__PROBLEM DETAILS__. The data below holds a line containing "state <= S_HOLD;" and a line containing "default: state <= S_IDLE;"; please quote exactly those two lines and every line between them, and nothing else.

__DATA FOR PROCESSING__.

= = =

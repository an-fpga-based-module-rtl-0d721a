// fifo_writer: moves each interval's storage-register values into the USB
// FIFO chip, one byte at a time.
//
// The module's FPGA hands its counts to a USB FIFO buffer chip, which the
// host reads in blocks; that the storage values are written into this FIFO
// while counting continues is the published behaviour. The byte protocol is
// this design's own choice, written for an FT245-style asynchronous write
// port: the chip pulls txe_n low while it has room, and latches `data` on the
// falling edge of the active-high `wr` strobe.
//
// On `load` (one cycle, the cycle after a transfer) the NUM_CH values are
// copied into a send buffer and sent channel 0 first, each value least
// significant byte first in ceil(CNT_W/8) bytes (upper bits zero): 16 bytes
// per interval for 8 channels of 16 bits. For every byte the writer waits
// until the synchronised txe_n is low, drives the byte, raises wr for
// WR_CYCLES cycles, holds the data one more cycle after wr falls, then waits
// GAP cycles so that the chip's txe_n response to this write has passed the
// two-flop synchroniser before it is looked at again. At the defaults a byte
// takes 1 + 3 + 1 + 4 = 9 cycles (180 ns) when the chip has room, so 16 bytes
// take 2.9 us, well inside the shortest counting interval (20 us).
//
// If `load` arrives while a set is still being sent, the new set is dropped
// and the sticky `overrun` flag is set (cleared only by reset); `busy` is high
// while a set is being sent.
`timescale 1ns / 1ps
module fifo_writer #(
  parameter int unsigned NUM_CH    = ccm_pkg::NUM_CH,
  parameter int unsigned CNT_W     = ccm_pkg::CNT_W,
  parameter int unsigned WR_CYCLES = 3,   // wr high time, cycles (>= 50 ns)
  parameter int unsigned GAP       = 4    // cycles after a write before txe_n is read
) (
  input  logic                         clk,
  input  logic                         rst_n,
  input  logic                         load,
  input  logic [NUM_CH-1:0][CNT_W-1:0] values,
  input  logic                         txe_n,
  output logic [7:0]                   data,
  output logic                         wr,
  output logic                         busy,
  output logic                         overrun
);
  localparam int unsigned BPC    = (CNT_W + 7) / 8;       // bytes per channel
  localparam int unsigned NBYTES = NUM_CH * BPC;
  localparam int unsigned IW     = $clog2(NBYTES + 1);
  localparam int unsigned TW     = $clog2(WR_CYCLES + GAP + 2);

  typedef enum logic [1:0] {
    S_IDLE,    // nothing to send
    S_WAIT,    // byte ready, waiting for room in the FIFO chip
    S_STROBE,  // wr high
    S_HOLD     // wr low, data held, then the txe_n guard gap
  } state_e;

  state_e                 state;
  logic [NBYTES-1:0][7:0] sbuf;
  logic [IW-1:0]          idx;
  logic [TW-1:0]          tmr;
  logic [1:0]             txe_sync;
  logic [NBYTES*8-1:0]    packed_vals;

  // Each channel zero-extended to whole bytes, channel 0 in the low bytes.
  always_comb begin
    packed_vals = '0;
    for (int ch = 0; ch < NUM_CH; ch++) begin
      packed_vals[ch*BPC*8 +: BPC*8] = (BPC*8)'(values[ch]);
    end
  end

  always_ff @(posedge clk or negedge rst_n) begin
    if (!rst_n) txe_sync <= 2'b11;
    else        txe_sync <= {txe_sync[0], txe_n};
  end

  assign busy = (state != S_IDLE);

  always_ff @(posedge clk or negedge rst_n) begin
    if (!rst_n) begin
      state   <= S_IDLE;
      sbuf    <= '0;
      idx     <= '0;
      tmr     <= '0;
      data    <= '0;
      wr      <= 1'b0;
      overrun <= 1'b0;
    end else begin
      if (load && busy) overrun <= 1'b1;
      unique case (state)
        S_IDLE: if (load) begin
          sbuf  <= packed_vals;
          idx   <= '0;
          state <= S_WAIT;
        end
        S_WAIT: if (!txe_sync[1]) begin
          data  <= sbuf[idx[IW-1:0]];
          wr    <= 1'b1;
          tmr   <= TW'(WR_CYCLES - 1);
          state <= S_STROBE;
        end
        S_STROBE: begin
          if (tmr == '0) begin
            wr    <= 1'b0;
            tmr   <= TW'(GAP);
            state <= S_HOLD;
          end else begin
            tmr <= tmr - 1'b1;
          end
        end
        S_HOLD: begin
          if (tmr == '0) begin
            if (idx == IW'(NBYTES - 1)) begin
              state <= S_IDLE;
            end else begin
              idx   <= idx + 1'b1;
              state <= S_WAIT;
            end
          end else begin
            tmr <= tmr - 1'b1;
          end
        end
        default: state <= S_IDLE;
      endcase
    end
  end

  // wr only rises while the chip reports room.
  a_wr_needs_room: assert property (@(posedge clk) disable iff (!rst_n)
                                    $rose(wr) |-> $past(!txe_sync[1]));
endmodule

= = =

__SOLUTION TO THE PROBLEM__.
            state <= S_HOLD;
          end else begin
            tmr <= tmr - 1'b1;
          end
        end
        S_HOLD: begin
          if (tmr == '0) begin
            if (idx == IW'(NBYTES - 1)) begin
              state <= S_IDLE;
            end else begin
              idx   <= idx + 1'b1;
              state <= S_WAIT;
            end
          end else begin
            tmr <= tmr - 1'b1;
          end
        end
        default: state <= S_IDLE;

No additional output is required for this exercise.